Add the following code
<button class="updates" (click)="loadData()">Send Update</button>
And add this to our app.component.scss
file as well.
button.updates {
position: fixed;
right: 100px;
top: 100px;
}
and in app.component.ts
add the loadData()
function which will load our
other data json file like so.
loadData() {
this.mapSrv.getData(2)
.subscribe();
}
Great! now when we click our button we’ll fetch our new json file, But we need
to render the new data when it changes. So in our map.service.ts
we’ll need to
add a Behavior Subject to keep track of our state.
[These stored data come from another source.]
// beamformer_top: frequency-domain parallel LS / max-SNR beamforming engine
// for an M-microphone array.
//
// A block of K samples per microphone is transformed with the K-point FFT,
// and every one of the K frequency subbands is processed on its own:
//   1. filter: y_k = w^H x_k with w = theta w_LS + (1 - theta) w_SNR, the
//      weights being those adapted on the previous block;
//   2. adapt: the subband's data correlation matrix R_xx is updated from
//      x_k, then the least-squares update (ls_update) and the power-method
//      max-SNR update (snr_update) run side by side on the same subband and
//      write back P, w_LS and w_SNR.
// The K filtered subbands are taken back to the time domain with the
// inverse FFT and the real part is streamed out.  One FFT/IFFT unit and one
// pair of update units are shared by all channels and subbands, which is
// the document's base configuration (one transform and one update
// accelerator).  The structure (two optimisers in parallel on each received
// block, blended by theta, applied to the next block) follows the document;
// the schedule, the memories and the interfaces are this design's own.
//
// Calibration data is not computed here: the host processor writes, per
// subband, the source correlation R_ss, the cross-correlation r_s, the
// eigen-pairs (gamma_p, q_p) of the total correlation, and the initial P,
// weights and R_xx, through the cfg_* port (one complex word per clock,
// selected by cfg_sel / cfg_k / cfg_r / cfg_c; gamma uses the real part).
// theta, lambda, 1/lambda, alpha, beta and the number of power iterations
// are static inputs.  The eigen-pair used for block n is p = n mod M.
//
// Stream interface: in_data carries one sample of every microphone (Q1.23)
// and is accepted when in_valid && in_ready; after K samples the block is
// processed and K output samples (Q1.23) appear on out_data with out_valid
// on consecutive clocks, with no back-pressure.  in_ready is low while a
// block is being processed (no overlap between blocks).
// Timing for M = 4, K = 32 and two power iterations per update: 11,985
// clocks from the last input sample to block_done (each extra power
// iteration adds 73 clocks per subband); see the README for the breakdown.
module beamformer_top
  import bf_pkg::*;
#(
  parameter int unsigned M = N_MICS,
  parameter int unsigned K = N_SUB
)(
  input  logic        clk,
  input  logic        rst_n,
  // host configuration
  input  logic        cfg_we,
  input  logic [2:0]  cfg_sel,
  input  logic [$clog2(K)-1:0] cfg_k,
  input  logic [$clog2(M)-1:0] cfg_r,
  input  logic [$clog2(M)-1:0] cfg_c,
  input  cfx_t        cfg_data,
  input  fx_t         theta,
  input  fx_t         lambda,
  input  fx_t         lam_inv,
  input  fx_t         alpha,
  input  fx_t         beta,
  input  logic [3:0]  n_iter,
  // sample streams
  input  logic        in_valid,
  output logic        in_ready,
  input  fft_t        in_data [M],
  output logic        out_valid,
  output fft_t        out_data,
  // status
  output logic        busy,
  output logic        block_done,
  output logic        rxx_singular
);

  localparam int unsigned KW = $clog2(K);
  localparam int unsigned MW = $clog2(M);

  // cfg_sel codes
  localparam logic [2:0] SEL_RSS  = 3'd0;   // R_ss[k][r][c]
  localparam logic [2:0] SEL_RS   = 3'd1;   // r_s[k][r]
  localparam logic [2:0] SEL_Q    = 3'd2;   // q_p[k][p = r][element c]
  localparam logic [2:0] SEL_GAM  = 3'd3;   // gamma_p[k][p = r] (real part)
  localparam logic [2:0] SEL_P    = 3'd4;   // P[k][r][c]
  localparam logic [2:0] SEL_WLS  = 3'd5;   // w_LS[k][r]
  localparam logic [2:0] SEL_WSNR = 3'd6;   // w_SNR[k][r]
  localparam logic [2:0] SEL_RXX  = 3'd7;   // R_xx[k][r][c]

  // ------------------------------------------------------------ memories
  cfx_t rss_m  [K][M][M];
  cfx_t rxx_m  [K][M][M];
  cfx_t p_m    [K][M][M];
  cfx_t q_m    [K][M][M];
  fx_t  gam_m  [K][M];
  cfx_t rs_m   [K][M];
  cfx_t wls_m  [K][M];
  cfx_t wsnr_m [K][M];

  fft_t tbuf   [M][K];     // time samples of the current block
  cfx_t xf     [M][K];     // spectra of the current block
  cfx_t yf     [K];        // filtered subbands

  // ------------------------------------------------------------ control
  typedef enum logic [3:0] {
    S_IN, S_FFT_FEED, S_FFT_COL, S_FILT, S_CORR, S_UPD, S_IFFT_FEED, S_IFFT_COL
  } state_t;
  state_t state;

  logic [KW-1:0] n_cnt;        // sample / bin counter
  logic [KW-1:0] k;            // current subband
  logic [MW-1:0] ch;           // current channel
  logic [MW-1:0] p_idx;        // eigen-pair index = block number mod M
  logic          ls_ok, snr_ok;

  // ------------------------------------------------------------ FFT unit
  logic fft_in_valid, fft_in_ready, fft_inv, fft_out_valid;
  fft_t fft_in_re, fft_in_im, fft_out_re, fft_out_im;
  fft32 u_fft (
    .clk, .rst_n,
    .in_valid(fft_in_valid), .in_ready(fft_in_ready), .inv(fft_inv),
    .in_re(fft_in_re), .in_im(fft_in_im),
    .out_valid(fft_out_valid), .out_re(fft_out_re), .out_im(fft_out_im)
  );

  always_comb begin
    fft_in_valid = 1'b0;
    fft_inv      = 1'b0;
    fft_in_re    = '0;
    fft_in_im    = '0;
    if (state == S_FFT_FEED) begin
      fft_in_valid = 1'b1;
      fft_in_re    = tbuf[ch][n_cnt];
    end else if (state == S_IFFT_FEED) begin
      fft_in_valid = 1'b1;
      fft_inv      = 1'b1;
      fft_in_re    = fft_from_fx(yf[n_cnt].re);
      fft_in_im    = fft_from_fx(yf[n_cnt].im);
    end
  end

  // --------------------------------------------------- subband datapath
  cfx_t x_k [M];
  always_comb
    for (int i = 0; i < M; i++) x_k[i] = xf[i][k];

  cfx_t w_theta [M];
  cfx_t y_k;
  weight_combine #(.M(M)) u_comb (
    .theta(theta), .w_ls(wls_m[k]), .w_snr(wsnr_m[k]), .w(w_theta)
  );
  subband_filter #(.M(M)) u_filt (.w(w_theta), .x(x_k), .y(y_k));

  logic corr_start, corr_busy, corr_done;
  cfx_t rxx_new [M][M];
  corr_update #(.M(M)) u_corr (
    .clk, .rst_n, .start(corr_start), .R_in(rxx_m[k]), .x(x_k), .beta(beta),
    .R_out(rxx_new), .busy(corr_busy), .done(corr_done)
  );

  logic upd_start;
  logic ls_busy, ls_done;
  cfx_t p_new [M][M];
  cfx_t wls_new [M];
  fx_t  g_p;
  assign g_p = fx_mul(gam_m[k][p_idx], fx_sub(FX_ONE, lambda));
  ls_update #(.M(M)) u_ls (
    .clk, .rst_n, .start(upd_start),
    .P_in(p_m[k]), .x(x_k), .qp(q_m[k][p_idx]), .g(g_p), .lam_inv(lam_inv),
    .alpha(alpha), .rs(rs_m[k]), .w_in(wls_m[k]),
    .P_out(p_new), .w_out(wls_new), .busy(ls_busy), .done(ls_done)
  );

  logic snr_busy, snr_done, snr_sing;
  cfx_t wsnr_new [M];
  snr_update #(.M(M)) u_snr (
    .clk, .rst_n, .start(upd_start),
    .Rxx(rxx_m[k]), .Rss(rss_m[k]), .v_in(wsnr_m[k]), .n_iter(n_iter),
    .w_out(wsnr_new), .busy(snr_busy), .done(snr_done), .singular(snr_sing)
  );

  assign in_ready  = (state == S_IN);
  assign busy      = (state != S_IN);
  assign out_valid = (state == S_IFFT_COL) && fft_out_valid;
  assign out_data  = fft_out_re;

  // ------------------------------------------------------------ sequencer
  always_ff @(posedge clk or negedge rst_n) begin
    if (!rst_n) begin
      state <= S_IN;
      n_cnt <= '0; k <= '0; ch <= '0; p_idx <= '0;
      ls_ok <= 1'b0; snr_ok <= 1'b0;
      corr_start <= 1'b0; upd_start <= 1'b0;
      block_done <= 1'b0; rxx_singular <= 1'b0;
      for (int a = 0; a < M; a++)
        for (int b = 0; b < K; b++) begin
          tbuf[a][b] <= '0;
          xf[a][b]   <= CFX_ZERO;
        end
      for (int b = 0; b < K; b++) yf[b] <= CFX_ZERO;
    end else begin
      corr_start <= 1'b0;
      upd_start  <= 1'b0;
      block_done <= 1'b0;
      unique case (state)
        S_IN: if (in_valid) begin
          for (int a = 0; a < M; a++) tbuf[a][n_cnt] <= in_data[a];
          n_cnt <= n_cnt + 1'b1;
          if (n_cnt == KW'(K - 1)) begin
            ch    <= '0;
            state <= S_FFT_FEED;
          end
        end
        // forward transform of channel ch
        S_FFT_FEED: if (fft_in_ready) begin
          n_cnt <= n_cnt + 1'b1;
          if (n_cnt == KW'(K - 1)) state <= S_FFT_COL;
        end
        S_FFT_COL: if (fft_out_valid) begin
          xf[ch][n_cnt] <= '{re: fx_from_fft(fft_out_re), im: fx_from_fft(fft_out_im)};
          n_cnt <= n_cnt + 1'b1;
          if (n_cnt == KW'(K - 1)) begin
            if (ch == MW'(M - 1)) begin
              k     <= '0;
              state <= S_FILT;
            end else begin
              ch    <= ch + 1'b1;
              state <= S_FFT_FEED;
            end
          end
        end
        // filter subband k with the weights of the previous block
        S_FILT: begin
          yf[k]      <= y_k;
          corr_start <= 1'b1;
          state      <= S_CORR;
        end
        S_CORR: if (corr_done) begin
          rxx_m[k]  <= rxx_new;
          upd_start <= 1'b1;
          ls_ok     <= 1'b0;
          snr_ok    <= 1'b0;
          state     <= S_UPD;
        end
        // LS and SNR updates of subband k run in parallel
        S_UPD: begin
          if (ls_done) begin
            p_m[k]   <= p_new;
            wls_m[k] <= wls_new;
            ls_ok    <= 1'b1;
          end
          if (snr_done) begin
            wsnr_m[k]    <= wsnr_new;
            snr_ok       <= 1'b1;
            if (snr_sing) rxx_singular <= 1'b1;
          end
          if ((ls_ok || ls_done) && (snr_ok || snr_done)) begin
            k <= k + 1'b1;
            if (k == KW'(K - 1)) begin
              n_cnt <= '0;
              state <= S_IFFT_FEED;
            end else begin
              state <= S_FILT;
            end
          end
        end
        // inverse transform of the filtered subbands
        S_IFFT_FEED: if (fft_in_ready) begin
          n_cnt <= n_cnt + 1'b1;
          if (n_cnt == KW'(K - 1)) state <= S_IFFT_COL;
        end
        S_IFFT_COL: if (fft_out_valid) begin
          n_cnt <= n_cnt + 1'b1;
          if (n_cnt == KW'(K - 1)) begin
            p_idx      <= (p_idx == MW'(M - 1)) ? '0 : p_idx + 1'b1;
            block_done <= 1'b1;
            state      <= S_IN;
          end
        end
        default: state <= S_IN;
      endcase
      // host writes to the calibration and state memories (only while idle)
      if (cfg_we) begin
        unique case (cfg_sel)
          SEL_RSS:  rss_m[cfg_k][cfg_r][cfg_c] <= cfg_data;
          SEL_RS:   rs_m[cfg_k][cfg_r]         <= cfg_data;
          SEL_Q:    q_m[cfg_k][cfg_r][cfg_c]   <= cfg_data;
          SEL_GAM:  gam_m[cfg_k][cfg_r]        <= cfg_data.re;
          SEL_P:    p_m[cfg_k][cfg_r][cfg_c]   <= cfg_data;
          SEL_WLS:  wls_m[cfg_k][cfg_r]        <= cfg_data;
          SEL_WSNR: wsnr_m[cfg_k][cfg_r]       <= cfg_data;
          default:  rxx_m[cfg_k][cfg_r][cfg_c] <= cfg_data;
        endcase
      end
    end
  end

  if (K != 32) begin : g_fft_size_check
    $error("beamformer_top: the transform unit is 32 points");
  end

  // the host must not rewrite the memories while a block is in flight
  assert property (@(posedge clk) disable iff (!rst_n) cfg_we |-> state == S_IN);

endmodule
Add the following code
mapDataSub = new BehaviorSubject<any>(null);
mapData$ = this.mapDataSub.asObservable();
now back to our app.component.ts
file. We’ll need to change how we are
fetching our data initially. Modify the code in the ngAfterViewInit
lifecycle
method to look like so
ngAfterViewInit(): void {
this.mapSrv.mapData$
.pipe(
switchMap(d => combineLatest(of(d), this.mapSrv.map)),
map(([data, glMap]) => {
return this.setLayers(glMap, data)
})
)
.subscribe()
this.mapSrv.getData(1)
.subscribe(d => this.mapSrv.mapDataSub.next(d))
this.map = new Map({
container: this.mapEl.nativeElement,
style: 'mapbox://styles/mapbox/dark-v9',
center: { lng: -102.380979, lat: 35.877742 },
zoom: 4,
pitch: 20,
attributionControl: false
});
this.map.addControl(
new NavigationControl({
showZoom: true,
showCompass: true,
visualizePitch: true,
}),
'top-right'
);
this.mapSrv.map.next(this.map);
this.map.on('load', () => {
console.log('map loaded');
this.mapSrv.map.complete();
});
}
What we are doing here is setting up a subscription to our data stream and calling the first file to be sent into the stream. If you run the example right now nothing will happen because we need to emit the new data from the second data file.
In loadData
, change the code to match like so
this.mapSrv.getData(2).subscribe((d) => this.mapSrv.mapDataSub.next(d));
Almost there we still need to make one change in out setLayers
method. At the
beginning of the method add the following code.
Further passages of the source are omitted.